Die Stimme zuletzt klingt verächtlich.

Lonnegan aber fragt mit trügerischer Freundlichkeit: »Und wenn aus diesem Geschäft nichts wird, Jungs – was dann?«

Sie lachen wieder verächtlich.

»Dann schießen wir dich von den Beinen und nehmen die Schöne mit. Wer will uns in diesem jämmerlichen Drecknest daran hindern?«

Die Frage zuletzt klingt hart.

Lonnegan versucht es nochmals mit Vernunft und spricht: »Jungs, legt euch nicht mit mir an. Und von dieser Stadt brauche ich keine Hilfe. Haut lieber wieder ab!«

Die Stimme klingt zuletzt väterlich.

Doch sie sind zu dumm und überheblich, um in seinen alten Falkenaugen die Härte erkennen und richtig einschätzen zu können.

Sie können sich nicht vorstellen, dass dieser alte Mann kämpfen wird.

»Großvater, gleich wirst du den Löffel abgeben.« Einer von ihnen grinst.

Und da weiß Lonnegan, dass er keine andere Wahl hat.

Er trägt ja seinen Revolver im Hosenbund. Da seine Jacke offen ist, können die beiden Revolverschwinger den Kolben schräg aus dem Hosenbund herausragen sehen.

Doch sie können sich einfach nicht vorstellen, dass er beim Ziehen schneller sein würde als sie, sollte er es wirklich wagen.

Doch er wagt es und hat plötzlich den schweren Colt in der Faust, deren Handgelenk fast so breit ist wie der Handrücken.

Sie schnappen nach ihren Waffen, versuchen seinen Vorsprung des Ziehens einzuholen.

Doch er schießt einen von ihnen von den Beinen. Dann erst trifft ihn der andere.

Und als er auf der Veranda rücklings auf die Dielen fällt, da schießt Sally aus dem Haus durch die offene Tür. Sie feuert beide Läufe ab. Es ist grobes Indianerschrot. Der Revolverschwinger hat nicht die geringste Chance.

Und dann ist es vorbei.

Als Sally neben Lonnegan kniet, da grinst dieser verzerrt und spricht heiser zu ihr empor: »Hast du ihn erwischt, mein Augenstern?«

Sie nickt auf ihn nieder.

»Gut gemacht«, knirscht er. »Du bist eine prächtige Frau. Warum musste ich erst so alt werden, um auf dich zu treffen? Hilf mir hoch, Sally. Ich will noch einmal in dein Bett.«

Er knirscht es wie ein Mann, der bis zur letzten Sekunde kämpfen will, obwohl er weiß, dass er keine Chance mehr hat.

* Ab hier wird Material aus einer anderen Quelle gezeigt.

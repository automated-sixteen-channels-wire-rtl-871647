// wtm_serial_ctrl: RS232 command interface of the meter (the local
// processor's protocol), driving the system bus.
//
// The host (master) sends one command per line: four fields of two ASCII hex
// digits each, then CR LF:
//   <slave number> <command: FF write, 00 read> <address> <data>
// When the slave number equals this unit's board_id (the hex address
// switches; 00 is reserved for the master and never answers), the frame is
// executed as one system-bus cycle: FF writes data to address, 00 reads
// address. The unit then answers with
//   <00> <echoed command> <echoed address> <written or read data> CR LF
// Frames for other units, other commands and lines that are not exactly
// eight hex digits are dropped silently, so many units can share one line;
// tx_oe is high only while this unit transmits, to enable its line driver.
// CR is ignored, LF ends a line, letters may be upper or lower case.
//
// Bus: bus_wr or bus_rd is a one-clock strobe with bus_addr/bus_wdata valid;
// bus_rdata is sampled in the same clock. Timing: the answer starts one clock
// after the LF is received; a full exchange takes 20 characters, about
// 3.5 ms at 57600 baud. A command arriving while an answer is being sent is
// dropped.
//
// The field order, the FF/00 command codes, the master number 00 and the
// CR LF terminator follow the document's protocol table; hex-ASCII coding of
// the fields, the rules for malformed lines and the replacement of the
// processor firmware by this state machine are this design's choices.
module wtm_serial_ctrl
  import wtm_pkg::*;
#(
  parameter int unsigned CLK_HZ = CLK_HZ_DEFAULT,
  parameter int unsigned BAUD   = BAUD_DEFAULT
) (
  input  logic       clk,
  input  logic       rst_n,
  input  logic       rxd,
  output logic       txd,
  output logic       tx_oe,
  input  logic [7:0] board_id,
  output logic [7:0] bus_addr,
  output logic [7:0] bus_wdata,
  output logic       bus_wr,
  output logic       bus_rd,
  input  logic [7:0] bus_rdata
);

  // ---------------------------------------------------------------- serial
  logic [7:0] rx_data, tx_data;
  logic       rx_valid, tx_send, tx_busy;

  wtm_uart_rx #(.CLK_HZ(CLK_HZ), .BAUD(BAUD)) u_rx (
    .clk, .rst_n, .rxd, .data(rx_data), .valid(rx_valid)
  );
  wtm_uart_tx #(.CLK_HZ(CLK_HZ), .BAUD(BAUD)) u_tx (
    .clk, .rst_n, .data(tx_data), .send(tx_send), .txd, .busy(tx_busy)
  );

  // ---------------------------------------------------------------- parser
  logic        is_hex;
  logic [3:0]  hex_val;
  logic [31:0] fields;     // {slave, command, address, data}
  logic [3:0]  n_digits;   // 0..8, 9 = line spoilt, wait for LF

  always_comb begin
    is_hex  = 1'b1;
    hex_val = 4'h0;
    if (rx_data >= "0" && rx_data <= "9")      hex_val = 4'(rx_data - "0");
    else if (rx_data >= "A" && rx_data <= "F") hex_val = 4'(rx_data - "A" + 8'd10);
    else if (rx_data >= "a" && rx_data <= "f") hex_val = 4'(rx_data - "a" + 8'd10);
    else                                       is_hex  = 1'b0;
  end

  // ---------------------------------------------------------------- answer
  typedef enum logic [1:0] {S_IDLE, S_SEND, S_WAIT} tstate_t;

  tstate_t     tstate;
  logic [31:0] reply;      // {00, command, address, data}
  logic [3:0]  char_idx;   // 0..9: 8 hex digits, CR, LF
  logic        exec;

  function automatic logic [7:0] hex_char(input logic [3:0] n);
    return (n < 4'd10) ? (8'("0") + 8'(n)) : (8'("A") + 8'(n) - 8'd10);
  endfunction

  assign exec = rx_valid && (rx_data == ASCII_LF) && (n_digits == 4'd8) &&
                (fields[31:24] == board_id) && (board_id != MASTER_ID) &&
                (fields[23:16] == CMD_WRITE || fields[23:16] == CMD_READ) &&
                (tstate == S_IDLE);

  assign bus_addr  = fields[15:8];
  assign bus_wdata = fields[7:0];
  assign bus_wr    = exec && (fields[23:16] == CMD_WRITE);
  assign bus_rd    = exec && (fields[23:16] == CMD_READ);

  always_comb begin
    if (char_idx < 4'd8) tx_data = hex_char(reply[31 - 4*char_idx -: 4]);
    else if (char_idx == 4'd8) tx_data = ASCII_CR;
    else tx_data = ASCII_LF;
  end
  assign tx_send = (tstate == S_SEND) && !tx_busy;
  assign tx_oe   = (tstate != S_IDLE);

  always_ff @(posedge clk or negedge rst_n) begin
    if (!rst_n) begin
      fields   <= '0;
      n_digits <= '0;
      tstate   <= S_IDLE;
      reply    <= '0;
      char_idx <= '0;
    end else begin
      // line parser
      if (rx_valid) begin
        if (rx_data == ASCII_LF) begin
          n_digits <= '0;
        end else if (rx_data == ASCII_CR) begin
          // ignored
        end else if (is_hex && n_digits < 4'd8) begin
          fields   <= {fields[27:0], hex_val};
          n_digits <= n_digits + 1'b1;
        end else begin
          n_digits <= 4'd9;
        end
      end

      // answer sequencer
      unique case (tstate)
        S_IDLE: if (exec) begin
          reply    <= {MASTER_ID, fields[23:16], fields[15:8],
                       bus_wr ? fields[7:0] : bus_rdata};
          char_idx <= '0;
          tstate   <= S_SEND;
        end
        S_SEND: if (!tx_busy) begin
          tstate <= S_WAIT;
        end
        S_WAIT: if (!tx_busy) begin
          if (char_idx == 4'd9) begin
            tstate <= S_IDLE;
          end else begin
            char_idx <= char_idx + 1'b1;
            tstate   <= S_SEND;
          end
        end
        default: tstate <= S_IDLE;
      endcase
    end
  end

endmodule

Sie zieht ihn hoch, schiebt dann ihre Schulter unter seine rechte Achselhöhle.

So bringt sie ihn hinein. Einige Male stolpern sie.

Aber sie schaffen es.

Und draußen liegen die beiden Toten.

Hinter der Hausecke aber kommt der Junge von der Schmiede zum Vorschein, der den Buggy abholen will.

Nun weiß er nicht, ob er das jetzt noch tun soll.

Doch dann entschließt er sich. Denn der Rappe muss ja versorgt werden.

Der Junge bleibt auch nicht lange allein vor dem Haus.

Die Bürger und Besucher der kleinen Stadt kommen herbei.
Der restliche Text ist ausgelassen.